→ **Task instructions**
Please state how many lines in the records below contain the word "assign", giving only the number.

⁂

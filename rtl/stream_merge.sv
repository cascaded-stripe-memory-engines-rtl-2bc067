// Round-robin merge of N valid/ready streams into one.
//
// Merges the result streams of the two detection pipelines of an instance
// and the result streams of all instances of a cascade, as the document's
// cascade figure shows. The document says the streams are merged; the
// round-robin order is this design's choice. The grant is held while the
// output is stalled, so a word never changes under a waiting consumer.
module stream_merge #(
  parameter int unsigned N     = 2,
  parameter int unsigned WIDTH = 64,
  localparam int unsigned IW   = (N > 1) ? $clog2(N) : 1
) (
  input  logic                     clk,
  input  logic                     rst,
  input  logic [N-1:0]             in_valid,
  output logic [N-1:0]             in_ready,
  input  logic [N-1:0][WIDTH-1:0]  in_data,
  output logic                     out_valid,
  input  logic                     out_ready,
  output logic [WIDTH-1:0]         out_data
);

  logic [IW-1:0] last;   // last granted input
  logic [IW-1:0] sel;
  logic          any;
  logic          locked;  // output stalled: keep the current grant
  logic [IW-1:0] lsel;

  always_comb begin
    int idx;
    idx = 0;
    sel = last;
    any = 1'b0;
    if (locked) begin
      sel = lsel;
      any = 1'b1;
    end else for (int k = 1; k <= N; k++) begin
      idx = (int'(last) + k) % N;
      if (!any && in_valid[idx]) begin
        sel = IW'(idx);
        any = 1'b1;
      end
    end
  end

  assign out_valid = any;
  assign out_data  = in_data[sel];

  always_comb begin
    in_ready = '0;
    if (any) in_ready[sel] = out_ready;
  end

  always_ff @(posedge clk) begin
    if (rst) begin
      last   <= IW'(N - 1);
      locked <= 1'b0;
      lsel   <= '0;
    end else begin
      if (any && out_ready) last <= sel;
      locked <= any && !out_ready;
      lsel   <= sel;
    end
  end

endmodule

⁂

→ **Task answer**
2